Bald Mountain also must offer him a line-pilot job once he renews his medical certificate, according to the 72-page order signed by an administrative law judge.

Bell, who is currently working part-time as an Uber driver, hasn't held a job as a pilot since he was fired, his attorney Paul Stockler said.

It's unclear whether Bell wants to go back to work at Bald Mountain — or whether the company wants him back, Stockler said.

"If they're amenable to it, without going down that road, we can discuss some financial arrangements," he said.

The company can appeal the federal decision.

Bald Mountain is reviewing the decision and order, attorney Aaron Sperbeck wrote in an email Monday.

The company plans to file an appeal within 10 days to clarify "certain legal inconsistencies within the decision," Sperbeck said.

The company was "very pleased" to see that the judge agreed with Bald Mountain on several issues, overturning findings in a preliminary report from 2016, he wrote.

Among other things, the judge found no proof that Bald Mountain "blacklisted" Bell within the aviation community.

The order filed last week came more than two years after Bald Mountain appealed a 2016 preliminary report by the U.S. Department of Labor's Occupational Safety and Health Administration that found Bell had reason to think he was fired over his complaints to the FAA over safety concerns.

Administrative Judge Scott R. Morris heard from witnesses and examined evidence before producing the order, which he signed Wednesday.

Among Bell's claims: Bald Mountain deactivated a malfunctioning fire detection system on a medevac plane; employees were ordered to hide maintenance issues from FAA investigators; and the company forged training records.

A top regional OSHA official at the time called the 2016 finding "significant" given the penalties involved.
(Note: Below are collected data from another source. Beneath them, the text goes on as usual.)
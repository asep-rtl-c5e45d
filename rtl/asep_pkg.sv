// asep_pkg: types and constants shared by the ASEP encryption co-processor.
//
// External instruction (44 bits): op-code in bits [7:0], session tag in
// bits [11:8], data in bits [43:12]; the op-code holds the algorithm
// identifier in [3:0], the action in [6:4] and the encode/decode flag in [7].
// These positions and widths follow the instruction and op-code formats.
// The numeric action and algorithm codes are this design's own choice.
//
// Internal system I/O bus word (36 bits) = {tag, data}. Output words have the
// same shape. The ALU bus word is 40 bits wide: {tag, function, a, b} on the
// way to an ALU and {tag, function, result} on the way back. How those 40
// bits are split is this design's choice; only the width is given.
package asep_pkg;

  localparam int unsigned NUM_SESSIONS = 16;
  localparam int unsigned TAG_W        = 4;
  localparam int unsigned DATA_W       = 32;
  localparam int unsigned INSTR_W      = 44;
  localparam int unsigned IOBUS_W      = TAG_W + DATA_W;   // 36
  localparam int unsigned ALUBUS_W     = 40;
  localparam int unsigned OPND_W       = 16;
  localparam int unsigned NUM_CORES    = 2;                 // DES, IDEA
  localparam int unsigned NUM_ALUS     = 5;

  typedef logic [TAG_W-1:0] tag_t;

  typedef enum logic [2:0] {
    ACT_NOP   = 3'd0,
    ACT_CLEAR = 3'd1,
    ACT_FLUSH = 3'd2,
    ACT_READ  = 3'd3
  } action_e;

  typedef enum logic [3:0] {
    ALG_NONE = 4'd0,
    ALG_DES  = 4'd1,
    ALG_IDEA = 4'd2
  } alg_e;

  // op-code: bit 7 decode, bits 6:4 action, bits 3:0 algorithm
  typedef struct packed {
    logic     decode;
    action_e  action;
    alg_e     alg;
  } opcode_t;

  typedef struct packed {
    logic [DATA_W-1:0] data;   // [43:12]
    tag_t              tag;    // [11:8]
    opcode_t           op;     // [7:0]
  } instr_t;

  typedef struct packed {
    tag_t              tag;
    logic [DATA_W-1:0] data;
  } ioword_t;

  // control lines from the microcontroller to one algorithm module (4 bits)
  typedef struct packed {
    logic decode;
    logic read;
    logic clear;
    logic flush;
  } ctrl_t;

  // ALU function codes; the code also selects which ALU serves the request
  typedef enum logic [3:0] {
    FN_XOR = 4'd0,
    FN_ADD = 4'd1,
    FN_MUL = 4'd2,
    FN_EXP = 4'd3,
    FN_GCD = 4'd4
  } alu_fn_e;

  typedef struct packed {
    tag_t              tag;
    alu_fn_e           fn;
    logic [OPND_W-1:0] a;
    logic [OPND_W-1:0] b;
  } alu_req_t;

  typedef struct packed {
    tag_t              tag;
    alu_fn_e           fn;
    logic [DATA_W-1:0] r;
  } alu_rsp_t;

  // multiplication modulo 2^16+1 with the IDEA convention that the
  // operand and result value 0 stand for 2^16
  function automatic logic [15:0] mulmod65537(input logic [15:0] a, input logic [15:0] b);
    logic [16:0] aa, bb;
    logic [32:0] p;
    logic [16:0] hi;
    logic [15:0] lo;
    aa = (a == 16'd0) ? 17'h10000 : {1'b0, a};
    bb = (b == 16'd0) ? 17'h10000 : {1'b0, b};
    p  = 33'(aa) * 33'(bb);
    // low-high reduction: 2^16 = -1 (mod 2^16+1)
    lo = p[15:0];
    hi = p[32:16];
    return lo - hi[15:0] + 16'((17'(lo) < hi) ? 1 : 0);
  endfunction

endpackage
It was one of just a handful of aviation whistleblower cases in the four-state region.

It triggered an FAA investigation that led to more than $67,000 in civil penalties. The company's operations manager served a suspension and the chief pilot lost his FAA certifications.

Bald Mountain conducts bear-viewing flights, ferries oil workers to the North Slope and once held a medevac contract for Alaska Regional Hospital in Anchorage.
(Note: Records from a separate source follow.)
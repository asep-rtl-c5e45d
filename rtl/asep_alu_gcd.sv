// asep_alu_gcd: the greatest common divisor ALU of the arithmetic unit.
//
// Computes gcd(a, b) of two 16-bit operands with the binary (Stein)
// algorithm: each cycle it either halves both even operands (counting a
// common factor of two), halves the one even operand, or replaces the
// larger odd operand by half the difference. It stops when one operand is
// zero and returns the other shifted left by the common factor count;
// gcd(0, 0) is 0. The document names GCD as an arithmetic unit operation and
// gives no more; the algorithm and widths are this design's choices.
//
// Interface as the other ALUs: request taken when not busy, busy through the
// computation and until the result is acknowledged. Latency: data
// dependent, at most 33 cycles for 16-bit operands.
module asep_alu_gcd
  import asep_pkg::*;
#(
  parameter int unsigned SRC_W = 1
) (
  input  logic             clk,
  input  logic             rst_n,
  input  logic             req_valid,
  input  alu_req_t         req,
  input  logic [SRC_W-1:0] req_src,
  output logic             busy,
  output logic             rsp_valid,
  output alu_rsp_t         rsp,
  output logic [SRC_W-1:0] rsp_src,
  input  logic             rsp_ack
);

  logic        running;
  logic [15:0] x, y;
  logic [4:0]  k;

  always_ff @(posedge clk or negedge rst_n) begin
    if (!rst_n) begin
      running   <= 1'b0;
      rsp_valid <= 1'b0;
      rsp       <= '0;
      rsp_src   <= '0;
      x         <= '0;
      y         <= '0;
      k         <= '0;
    end else if (req_valid && !busy) begin
      running <= 1'b1;
      x       <= req.a;
      y       <= req.b;
      k       <= '0;
      rsp.tag <= req.tag;
      rsp.fn  <= req.fn;
      rsp_src <= req_src;
    end else if (running) begin
      if (x == 16'd0 || y == 16'd0) begin
        running   <= 1'b0;
        rsp_valid <= 1'b1;
        rsp.r     <= 32'(x | y) << k;
      end else if (!x[0] && !y[0]) begin
        x <= x >> 1;
        y <= y >> 1;
        k <= k + 5'd1;
      end else if (!x[0]) begin
        x <= x >> 1;
      end else if (!y[0]) begin
        y <= y >> 1;
      end else if (x >= y) begin
        x <= (x - y) >> 1;
      end else begin
        y <= (y - x) >> 1;
      end
    end else if (rsp_ack) begin
      rsp_valid <= 1'b0;
    end
  end

  assign busy = running | rsp_valid;

`ifndef SYNTHESIS
  a_no_req_when_busy: assert property (@(posedge clk) disable iff (!rst_n) busy |-> !req_valid)
    else $error("asep_alu_gcd: request while busy");
  a_ack_only_valid: assert property (@(posedge clk) disable iff (!rst_n) rsp_ack |-> rsp_valid)
    else $error("asep_alu_gcd: acknowledge without result");
`endif

endmodule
A Bald Mountain Twin Otter hit a bystander in the head as it took off from a remote sea ice airstrip during a U.S. Navy submarine training exercise in March.
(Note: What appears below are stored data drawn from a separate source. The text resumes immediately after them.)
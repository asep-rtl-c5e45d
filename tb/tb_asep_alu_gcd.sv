// tb_asep_alu_gcd: self-checking testbench of the greatest common divisor
// ALU.
//
// Random operand pairs, pairs with a large common power of two, pairs with
// zero and equal pairs are compared with the testbench's own Euclid
// algorithm (repeated %). It checks the bound of 33 cycles for 16-bit
// operands, busy during the computation, and that the result is held until
// acknowledged.
module tb_asep_alu_gcd;
  import asep_pkg::*;

  logic clk = 1'b0, rst_n = 1'b0;
  always #5 clk = ~clk;

  logic     req_valid, busy, rsp_valid, rsp_ack;
  alu_req_t req;
  logic     req_src, rsp_src;
  alu_rsp_t rsp;

  asep_alu_gcd dut (.*);

  int checks = 0, failures = 0;
  task automatic check(input bit ok, input string what);
    checks++;
    if (!ok) begin failures++; $display("FAIL: %s", what); end
  endtask

  function automatic int unsigned euclid(input int unsigned a, input int unsigned b);
    int unsigned t;
    while (b != 0) begin t = a % b; a = b; b = t; end
    return a;
  endfunction

  initial begin
    repeat (100000) @(posedge clk);
    failures++;
    $display("watchdog expired");
    $display("TB_RESULT checks=%0d failures=%0d", checks, failures);
    $finish;
  end

  initial begin
    req_valid = 1'b0; rsp_ack = 1'b0; req = '0; req_src = 1'b0;
    repeat (2) @(negedge clk);
    rst_n = 1'b1;
    for (int n = 0; n < 300; n++) begin
      logic [15:0] a, e;
      int lat;
      case (n % 6)
        0: begin a = 16'($urandom) << $urandom_range(0, 8); e = 16'($urandom) << $urandom_range(0, 8); end
        1: begin a = 16'd0; e = 16'(n); end
        2: begin a = 16'($urandom); e = a; end
        3: begin a = 16'hFFFF; e = 16'd1; end
        default: begin a = 16'($urandom); e = 16'($urandom); end
      endcase
      if (n == 1) e = 16'd0;
      @(negedge clk);
      req_valid = 1'b1; req = '{tag: tag_t'(n), fn: FN_GCD, a: a, b: e}; req_src = 1'(n);
      @(negedge clk);
      req_valid = 1'b0;
      lat = 1;
      while (!rsp_valid && lat < 100) begin
        check(busy, "busy while computing");
        @(negedge clk);
        lat++;
      end
      check(lat <= 34, $sformatf("latency %0d", lat));
      check(rsp.r == euclid(a, e), $sformatf("gcd(%0d, %0d) = %0d", a, e, rsp.r));
      check(rsp.tag == tag_t'(n) && rsp_src == 1'(n), "tag and source kept");
      @(negedge clk);
      check(rsp_valid && busy, "result held");
      rsp_ack = 1'b1;
      @(negedge clk);
      rsp_ack = 1'b0;
      check(!rsp_valid && !busy, "free after acknowledge");
    end
    $display("TB_RESULT checks=%0d failures=%0d", checks, failures);
    $finish;
  end

endmodule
Bald Mountain earned a "Shield" rating in 2015 from the Medallion Foundation, the highest safety award granted by the foundation with a mission of reducing aviation accidents.

The Medallion website this week listed Bald Mountain as having a lower "member" rating. Medallion didn't return a call for comment about the company's apparent drop in safety rating.

Bell started flying in 1974, holds a commercial instrument certificate with instrument and seaplane ratings, and holds an Airline Transport Pilot certificate, according to the order. He served with the National Air Disaster Alliance Foundation and testified in Florida during hearings into the 1996 crash of a ValuJet flight that killed 110 people.

Bald Mountain told the federal administrative judge that Bell was a micro-manager whose abrasive personality prompted the company to start the process of replacing and firing him before he reached out to FAA officials.

The judge found some merit in Bald Mountain's contention that Bell's termination was in the works before he reported safety problems to the FAA.

But, the order states, Bald Mountain operations director Gary Porter's testimony about his motives for suspending and firing Bell "contains several problems that erode its credibility."

Porter also provided "evasive" testimony when asked directly if he backdated and falsified two handwritten safety reports, according to the order.

The judge found Bell established that Porter knew he was the employee who notified the FAA and that played a role in his decision to fire him.

Along with the fines, Bald Mountain was also ordered to expunge Bell's personnel records connected to his complaint and refrain from "retaliating or discriminating" against him for bringing the claim.

Bald Mountain must email copies of the OSHA decision to employees, officers and directors within 21 days of the order. The company must also post an OSHA fact sheet: "Whistleblower Protection for Employees in the Aviation Industry."